B. Taraflarca getirilme illkesinin sonuçları

Taraflarca getirilme ilkesi Hukuk Muhakemeleri Kanunun 25. maddesine göre  kanunda öngörülen
istisnaar dışında hakimin iki taraftan birinin söylemediği şeyi veya vakıaları kendiliğinden dikkate
alamamasını ve onlara hatırlatabilecek davranışlarda dahi bulunmamasını ifade eder. Kanunla belirtilen
durumlar dışında hakm kendiliğinden delil toplayamaz. Davacı talep sonucunu haklı gösterecek
vakıaları mahkemeye sunmalıdır. Davalı ise savunmasında dayandığı itiraz ve def'ileri haklı göstericek
vakıaları ileri sürecektir. Bu ilkenin gereği olarak hakim kendi kişisel bilgisini de yargılamada
kullanamaz.

Bu ilkenin bir sonucu olarak mahkeme sadece taraflarca ileri sürülen vakıaları inceleyebilir.
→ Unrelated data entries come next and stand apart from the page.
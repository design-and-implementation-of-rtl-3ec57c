// ldpca_pkg: constants and the parity-check structure shared by the LDPCA
// decoder blocks.
//
// The code is a regular degree-3 LDPCA code of length N = 66*G (G = 6 gives
// the 396-bit code). Every source bit (variable node, VN) v has three edges;
// edge e goes to basic check node (CN)
//     cn_of(v, e) = (A[e]*v + B[e]) mod N,   A = {1, 7, 13}, B = {0, 1, 5}.
// Each map is a permutation of 0..N-1, so every basic CN also has exactly
// three edges, one per e, and vn_of() is its inverse. The offsets make the
// three CNs of a VN distinct for every N that is a multiple of 66.
// Basic CN c lies in accumulation group c/66 at position c%66; syndrome bits
// are accumulated inside each group of 66.
//
// The merge order of the comparing tree (which accumulated syndrome bits a
// group sends at each rate) is fixed by a balanced pairing: going from rate
// 66/66 down to 2/66, neighbouring segments are merged pairwise, level by
// level (66 -> 33 -> 17 -> 9 -> 5 -> 3 -> 2 segments), giving six levels
// of stacking check nodes. The matrix and this order are this design's own.
package ldpca_pkg;

  localparam int GROUP = 66;          // basic CNs per accumulation group
  localparam int LEVELS = 6;          // stacking-CN levels for 66 basic CNs
  localparam int RATE_W = 7;          // holds 2..66

  // Number of segments left after level r of pairwise merging.
  function automatic int seg_count(int r);
    int s;
    s = GROUP;
    for (int i = 0; i < r; i++) s = (s + 1) / 2;
    return s;
  endfunction

  // Merge order (0-based) of stacking node j at level r (r >= 1). The node
  // exists only if 2*j+1 < seg_count(r-1); otherwise it passes its child up.
  function automatic int merge_order(int r, int j);
    int o;
    o = 0;
    for (int i = 1; i < r; i++) o += seg_count(i - 1) / 2;
    return o + j;
  endfunction

  function automatic int edge_a(int e);
    return (e == 0) ? 1 : (e == 1) ? 7 : 13;
  endfunction

  function automatic int edge_b(int e);
    return (e == 0) ? 0 : (e == 1) ? 1 : 5;
  endfunction

  function automatic int cn_of(int v, int e, int n);
    return (edge_a(e) * v + edge_b(e)) % n;
  endfunction

  function automatic int inv_mod(int a, int n);
    for (int x = 1; x < n; x++)
      if ((a * x) % n == 1) return x;
    return 1;
  endfunction

  function automatic int vn_of(int c, int e, int n);
    return (((c - edge_b(e) + n) % n) * inv_mod(edge_a(e), n)) % n;
  endfunction

endpackage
Buna kural
olarak deliller de dahildir. Taraflarca getirilme ilkesi deliller hakkında da geçerli olmasına rağmen
vakıalar ile dillerin ileri sürülmesi birbirinden farklıdır. Taraflar talep sonucunu dayandırdıkları vakıaları
dilekçeleriyle mahkemeye sunmalıdırlar. Mahkeme uyuşmazlıkla ilgili vakıaları incelerken bu vakıanın
kimin tarafından getirildiği önem taşımaz Bunun anlamı tarafın mahkemeye getirdiği vakıanın onun
aleyhine de kullanabilinmesidir. Örneğin sözleşmeye  dayanarak davalıdan talepte bulunan davacının
dayandığı sözleşmenin ahlaka aykırı olduğu tespit edilirse talep reddedilir.

III. Teksif İlkesi


Bu ilkeye göre taraflar bütün iddia ve savunma nedenlerini belli bir usül kesitine kadar ileri
sürmelidir. Bu usül kesitinden sonra ileri sürülen dava malzemeleri kural olarak mahkemece kabul
edilmemektedir. Bu ilke usül ekonomisi ile de yakından ilgilidir. Bunun sebebi davaların gereksiz
yere ve kötüniyetle  uzatılmasını önlemektir Bu tü bir ilke kabul edilmemiş olsaydı davayı
kaybedeceğini fark eden taraf yeni iddia ve savunmalar ileri sürerek davayı gereksiz şekilide
uzatacaktır.

Kanun belli bir aşamadan sonra iddia ve savunmanın genişletilmesi veya değiştirilmesini
yasaklamış ancak tarafın açıkça muvafakat etmesi durumunda bu yasağın işlemeyeceği kabul
edilmiştir. Şöyle ki  dilekçelerinde bildirmediği yeni vakıalar ileri sürerse karşı taraf açıkça rıza
göstermediği taktirde hakim bu yeni ileri sürülen vakıaları kural olarak nazara alamaz davayı
eski haliyle yürütür. ????????????

IV. Yargılamanın Hakim Tarafından Yapılması

Davanın açılmasının bir sonucu olarak mahkeme açılan davayı amaca ve kanuna uygun şekilde
inceleyerek ve makul süre içinde kararını vererek sonuçlandırmalıdır.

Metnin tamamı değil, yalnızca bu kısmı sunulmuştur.